### Task item
Using the records below, output the stretch that opens with the line containing "for (int k = 0; k < 3; k++) begin" and closes with the line containing "multiring_fabric #(.N_LOG(NL), .WIDTH(8))", exactly and including both lines, with nothing more.

### Input material
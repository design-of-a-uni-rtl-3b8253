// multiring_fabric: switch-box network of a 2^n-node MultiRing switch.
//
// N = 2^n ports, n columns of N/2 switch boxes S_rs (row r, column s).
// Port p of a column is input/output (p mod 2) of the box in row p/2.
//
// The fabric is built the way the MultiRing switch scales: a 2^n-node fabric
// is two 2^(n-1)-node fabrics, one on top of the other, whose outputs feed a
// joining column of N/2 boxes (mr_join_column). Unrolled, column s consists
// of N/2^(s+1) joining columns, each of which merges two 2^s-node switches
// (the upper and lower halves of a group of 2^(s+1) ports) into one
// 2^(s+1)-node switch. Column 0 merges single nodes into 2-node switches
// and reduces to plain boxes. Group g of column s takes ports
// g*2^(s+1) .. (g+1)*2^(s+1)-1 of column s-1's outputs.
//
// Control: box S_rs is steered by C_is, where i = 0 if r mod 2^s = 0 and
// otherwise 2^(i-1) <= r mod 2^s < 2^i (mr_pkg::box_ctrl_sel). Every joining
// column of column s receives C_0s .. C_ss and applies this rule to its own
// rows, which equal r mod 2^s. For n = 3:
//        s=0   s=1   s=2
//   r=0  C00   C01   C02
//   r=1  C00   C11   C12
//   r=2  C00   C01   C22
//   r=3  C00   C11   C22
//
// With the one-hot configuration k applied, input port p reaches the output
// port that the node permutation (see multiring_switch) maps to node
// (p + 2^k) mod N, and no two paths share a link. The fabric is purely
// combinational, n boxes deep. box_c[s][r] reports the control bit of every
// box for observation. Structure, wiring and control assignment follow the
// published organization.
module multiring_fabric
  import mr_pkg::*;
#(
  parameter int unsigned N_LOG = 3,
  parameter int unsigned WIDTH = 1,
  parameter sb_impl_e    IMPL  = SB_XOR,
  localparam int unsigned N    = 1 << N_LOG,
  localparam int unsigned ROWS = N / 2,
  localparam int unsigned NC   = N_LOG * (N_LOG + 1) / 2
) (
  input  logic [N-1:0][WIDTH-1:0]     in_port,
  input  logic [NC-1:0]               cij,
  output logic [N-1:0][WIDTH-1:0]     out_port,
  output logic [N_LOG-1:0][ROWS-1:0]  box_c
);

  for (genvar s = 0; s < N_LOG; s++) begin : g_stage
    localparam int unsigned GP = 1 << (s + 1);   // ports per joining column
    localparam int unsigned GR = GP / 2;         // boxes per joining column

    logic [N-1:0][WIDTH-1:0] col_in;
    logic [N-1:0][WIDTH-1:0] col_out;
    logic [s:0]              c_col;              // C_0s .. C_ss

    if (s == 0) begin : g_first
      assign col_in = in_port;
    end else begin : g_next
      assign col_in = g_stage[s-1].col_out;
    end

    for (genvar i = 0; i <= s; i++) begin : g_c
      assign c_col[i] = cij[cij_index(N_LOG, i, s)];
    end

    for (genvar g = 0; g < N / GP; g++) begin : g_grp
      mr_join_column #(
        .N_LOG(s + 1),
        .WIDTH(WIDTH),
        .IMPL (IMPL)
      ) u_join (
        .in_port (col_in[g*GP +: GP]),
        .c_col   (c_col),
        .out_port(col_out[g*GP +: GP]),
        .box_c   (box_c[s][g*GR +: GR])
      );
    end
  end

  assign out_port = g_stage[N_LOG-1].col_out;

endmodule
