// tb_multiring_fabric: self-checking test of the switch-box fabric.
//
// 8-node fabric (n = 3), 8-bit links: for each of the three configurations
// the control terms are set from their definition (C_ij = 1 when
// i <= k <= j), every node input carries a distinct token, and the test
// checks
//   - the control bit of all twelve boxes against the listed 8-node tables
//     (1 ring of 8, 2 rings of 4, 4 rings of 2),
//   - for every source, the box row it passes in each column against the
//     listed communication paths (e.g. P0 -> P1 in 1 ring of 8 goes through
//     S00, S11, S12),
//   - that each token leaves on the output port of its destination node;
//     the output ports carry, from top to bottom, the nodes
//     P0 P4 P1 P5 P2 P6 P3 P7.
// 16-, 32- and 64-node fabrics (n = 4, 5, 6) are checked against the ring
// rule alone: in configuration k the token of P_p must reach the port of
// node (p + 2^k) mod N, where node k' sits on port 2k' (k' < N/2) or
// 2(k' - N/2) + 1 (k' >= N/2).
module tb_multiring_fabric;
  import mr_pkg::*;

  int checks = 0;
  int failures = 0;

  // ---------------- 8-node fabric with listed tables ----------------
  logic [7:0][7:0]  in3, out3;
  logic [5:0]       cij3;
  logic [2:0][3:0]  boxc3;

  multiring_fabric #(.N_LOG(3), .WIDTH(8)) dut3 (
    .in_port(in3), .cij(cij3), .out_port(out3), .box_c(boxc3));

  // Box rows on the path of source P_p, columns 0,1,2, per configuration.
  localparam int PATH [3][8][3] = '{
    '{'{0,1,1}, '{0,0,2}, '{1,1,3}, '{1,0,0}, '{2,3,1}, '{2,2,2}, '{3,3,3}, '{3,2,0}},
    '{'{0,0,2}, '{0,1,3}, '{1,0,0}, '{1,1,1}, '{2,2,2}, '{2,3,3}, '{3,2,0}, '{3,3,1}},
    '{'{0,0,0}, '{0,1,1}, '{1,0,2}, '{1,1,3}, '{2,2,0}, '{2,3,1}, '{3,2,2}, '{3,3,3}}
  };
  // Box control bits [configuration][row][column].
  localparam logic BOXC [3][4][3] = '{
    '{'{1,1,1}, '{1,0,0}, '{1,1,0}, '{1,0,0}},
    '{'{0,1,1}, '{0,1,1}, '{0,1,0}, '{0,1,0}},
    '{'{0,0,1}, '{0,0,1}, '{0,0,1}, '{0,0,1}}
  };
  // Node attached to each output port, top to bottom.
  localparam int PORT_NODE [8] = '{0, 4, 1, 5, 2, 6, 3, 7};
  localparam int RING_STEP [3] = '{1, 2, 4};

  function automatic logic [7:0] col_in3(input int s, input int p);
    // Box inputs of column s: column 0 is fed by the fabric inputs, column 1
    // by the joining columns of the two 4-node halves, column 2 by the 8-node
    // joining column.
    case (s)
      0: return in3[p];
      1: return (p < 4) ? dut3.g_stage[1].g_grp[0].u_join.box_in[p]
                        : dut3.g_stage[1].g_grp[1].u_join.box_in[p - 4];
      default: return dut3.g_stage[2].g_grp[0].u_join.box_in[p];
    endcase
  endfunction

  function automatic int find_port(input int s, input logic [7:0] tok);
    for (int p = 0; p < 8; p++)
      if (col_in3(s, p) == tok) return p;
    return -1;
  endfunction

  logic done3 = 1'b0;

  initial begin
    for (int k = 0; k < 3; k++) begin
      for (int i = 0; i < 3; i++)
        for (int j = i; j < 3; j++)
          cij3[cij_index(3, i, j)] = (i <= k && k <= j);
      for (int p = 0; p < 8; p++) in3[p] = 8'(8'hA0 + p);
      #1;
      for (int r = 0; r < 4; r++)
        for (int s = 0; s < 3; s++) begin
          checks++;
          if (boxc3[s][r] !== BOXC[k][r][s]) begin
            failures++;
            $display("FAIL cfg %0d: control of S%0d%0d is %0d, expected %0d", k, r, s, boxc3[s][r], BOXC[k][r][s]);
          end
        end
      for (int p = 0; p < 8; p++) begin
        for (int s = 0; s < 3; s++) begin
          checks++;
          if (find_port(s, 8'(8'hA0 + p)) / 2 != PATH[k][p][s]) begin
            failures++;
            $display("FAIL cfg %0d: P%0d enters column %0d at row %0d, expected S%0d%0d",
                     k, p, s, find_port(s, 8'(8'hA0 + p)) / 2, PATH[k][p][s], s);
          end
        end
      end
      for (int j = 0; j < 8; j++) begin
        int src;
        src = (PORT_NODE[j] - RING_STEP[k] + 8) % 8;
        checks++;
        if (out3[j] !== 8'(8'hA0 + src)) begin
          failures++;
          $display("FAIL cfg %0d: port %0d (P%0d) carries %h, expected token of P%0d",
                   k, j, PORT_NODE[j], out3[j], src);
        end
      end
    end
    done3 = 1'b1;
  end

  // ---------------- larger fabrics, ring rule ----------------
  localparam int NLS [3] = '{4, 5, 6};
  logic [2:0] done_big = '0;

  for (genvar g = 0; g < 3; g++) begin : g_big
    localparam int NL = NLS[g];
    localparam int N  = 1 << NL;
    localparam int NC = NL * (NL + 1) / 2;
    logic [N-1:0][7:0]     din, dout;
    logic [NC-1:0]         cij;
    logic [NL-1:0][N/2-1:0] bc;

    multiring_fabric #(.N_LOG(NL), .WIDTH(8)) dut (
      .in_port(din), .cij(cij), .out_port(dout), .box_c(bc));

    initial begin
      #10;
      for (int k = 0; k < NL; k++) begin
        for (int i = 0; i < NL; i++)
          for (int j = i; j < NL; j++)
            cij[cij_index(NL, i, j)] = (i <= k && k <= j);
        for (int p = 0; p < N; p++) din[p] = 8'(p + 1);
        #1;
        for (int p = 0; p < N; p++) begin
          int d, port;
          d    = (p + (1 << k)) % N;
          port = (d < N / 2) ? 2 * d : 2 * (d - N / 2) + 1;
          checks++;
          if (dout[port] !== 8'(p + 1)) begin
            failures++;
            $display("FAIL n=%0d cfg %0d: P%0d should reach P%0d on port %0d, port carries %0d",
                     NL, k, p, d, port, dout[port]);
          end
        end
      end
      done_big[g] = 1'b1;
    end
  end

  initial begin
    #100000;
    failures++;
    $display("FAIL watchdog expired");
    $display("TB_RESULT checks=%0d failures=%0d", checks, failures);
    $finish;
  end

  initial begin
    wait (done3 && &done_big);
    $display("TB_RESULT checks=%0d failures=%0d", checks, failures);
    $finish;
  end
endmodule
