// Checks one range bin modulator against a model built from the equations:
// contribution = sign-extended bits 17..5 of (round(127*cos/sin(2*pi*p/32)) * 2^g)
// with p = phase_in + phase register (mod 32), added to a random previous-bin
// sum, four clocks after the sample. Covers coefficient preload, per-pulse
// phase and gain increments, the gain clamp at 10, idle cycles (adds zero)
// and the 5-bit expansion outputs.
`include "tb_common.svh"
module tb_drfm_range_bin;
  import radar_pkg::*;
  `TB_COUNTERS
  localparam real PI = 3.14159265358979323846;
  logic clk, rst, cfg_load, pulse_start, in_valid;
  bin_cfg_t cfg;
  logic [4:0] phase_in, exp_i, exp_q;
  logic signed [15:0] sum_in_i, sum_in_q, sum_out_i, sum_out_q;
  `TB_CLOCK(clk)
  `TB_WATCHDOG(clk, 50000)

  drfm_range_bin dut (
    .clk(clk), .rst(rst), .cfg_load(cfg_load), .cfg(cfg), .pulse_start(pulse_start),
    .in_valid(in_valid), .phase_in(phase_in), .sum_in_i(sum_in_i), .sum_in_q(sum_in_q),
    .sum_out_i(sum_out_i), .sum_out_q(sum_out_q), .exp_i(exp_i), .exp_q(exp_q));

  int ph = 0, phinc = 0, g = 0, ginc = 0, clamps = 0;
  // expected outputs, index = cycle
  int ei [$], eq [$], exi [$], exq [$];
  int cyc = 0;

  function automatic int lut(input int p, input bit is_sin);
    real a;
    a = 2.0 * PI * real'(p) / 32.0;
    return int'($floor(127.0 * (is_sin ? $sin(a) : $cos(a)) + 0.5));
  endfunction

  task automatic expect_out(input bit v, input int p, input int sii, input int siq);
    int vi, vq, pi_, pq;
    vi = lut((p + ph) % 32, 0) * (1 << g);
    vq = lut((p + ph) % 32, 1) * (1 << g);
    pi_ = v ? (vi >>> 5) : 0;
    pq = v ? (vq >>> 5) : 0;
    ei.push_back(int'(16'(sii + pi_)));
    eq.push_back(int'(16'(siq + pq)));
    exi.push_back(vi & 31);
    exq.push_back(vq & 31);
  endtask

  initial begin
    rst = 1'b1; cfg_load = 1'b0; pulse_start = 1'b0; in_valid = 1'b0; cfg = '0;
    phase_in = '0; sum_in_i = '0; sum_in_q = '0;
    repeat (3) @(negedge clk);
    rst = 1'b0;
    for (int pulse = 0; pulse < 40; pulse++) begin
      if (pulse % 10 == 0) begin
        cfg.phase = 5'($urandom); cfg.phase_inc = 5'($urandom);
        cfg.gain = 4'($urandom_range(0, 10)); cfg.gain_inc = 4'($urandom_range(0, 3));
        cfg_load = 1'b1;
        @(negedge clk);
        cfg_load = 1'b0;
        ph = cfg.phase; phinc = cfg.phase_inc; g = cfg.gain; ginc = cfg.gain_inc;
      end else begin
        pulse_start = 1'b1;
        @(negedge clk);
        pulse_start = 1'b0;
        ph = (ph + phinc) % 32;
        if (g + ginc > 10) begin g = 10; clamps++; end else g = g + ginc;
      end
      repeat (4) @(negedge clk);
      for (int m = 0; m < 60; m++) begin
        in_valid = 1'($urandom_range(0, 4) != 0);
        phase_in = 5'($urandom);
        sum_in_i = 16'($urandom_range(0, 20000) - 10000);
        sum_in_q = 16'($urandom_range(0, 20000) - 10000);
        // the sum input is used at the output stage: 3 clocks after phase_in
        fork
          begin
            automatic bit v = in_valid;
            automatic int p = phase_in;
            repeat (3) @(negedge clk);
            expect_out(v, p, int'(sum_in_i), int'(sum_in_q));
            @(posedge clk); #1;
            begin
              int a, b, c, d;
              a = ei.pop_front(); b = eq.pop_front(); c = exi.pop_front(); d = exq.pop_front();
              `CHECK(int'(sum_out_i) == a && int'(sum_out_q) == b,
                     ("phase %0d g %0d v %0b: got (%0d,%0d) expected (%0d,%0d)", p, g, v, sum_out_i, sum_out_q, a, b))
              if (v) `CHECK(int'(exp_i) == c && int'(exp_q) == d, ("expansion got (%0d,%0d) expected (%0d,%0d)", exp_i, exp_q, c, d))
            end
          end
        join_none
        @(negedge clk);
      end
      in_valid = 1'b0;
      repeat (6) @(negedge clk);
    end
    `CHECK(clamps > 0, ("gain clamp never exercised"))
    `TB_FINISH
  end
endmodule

### Expected answer
    for (int k = 0; k < 3; k++) begin
      for (int i = 0; i < 3; i++)
        for (int j = i; j < 3; j++)
          cij3[cij_index(3, i, j)] = (i <= k && k <= j);
      for (int p = 0; p < 8; p++) in3[p] = 8'(8'hA0 + p);
      #1;
      for (int r = 0; r < 4; r++)
        for (int s = 0; s < 3; s++) begin
          checks++;
          if (boxc3[s][r] !== BOXC[k][r][s]) begin
            failures++;
            $display("FAIL cfg %0d: control of S%0d%0d is %0d, expected %0d", k, r, s, boxc3[s][r], BOXC[k][r][s]);
          end
        end
      for (int p = 0; p < 8; p++) begin
        for (int s = 0; s < 3; s++) begin
          checks++;
          if (find_port(s, 8'(8'hA0 + p)) / 2 != PATH[k][p][s]) begin
            failures++;
            $display("FAIL cfg %0d: P%0d enters column %0d at row %0d, expected S%0d%0d",
                     k, p, s, find_port(s, 8'(8'hA0 + p)) / 2, PATH[k][p][s], s);
          end
        end
      end
      for (int j = 0; j < 8; j++) begin
        int src;
        src = (PORT_NODE[j] - RING_STEP[k] + 8) % 8;
        checks++;
        if (out3[j] !== 8'(8'hA0 + src)) begin
          failures++;
          $display("FAIL cfg %0d: port %0d (P%0d) carries %h, expected token of P%0d",
                   k, j, PORT_NODE[j], out3[j], src);
        end
      end
    end
    done3 = 1'b1;
  end

  // ---------------- larger fabrics, ring rule ----------------
  localparam int NLS [3] = '{4, 5, 6};
  logic [2:0] done_big = '0;

  for (genvar g = 0; g < 3; g++) begin : g_big
    localparam int NL = NLS[g];
    localparam int N  = 1 << NL;
    localparam int NC = NL * (NL + 1) / 2;
    logic [N-1:0][7:0]     din, dout;
    logic [NC-1:0]         cij;
    logic [NL-1:0][N/2-1:0] bc;

    multiring_fabric #(.N_LOG(NL), .WIDTH(8)) dut (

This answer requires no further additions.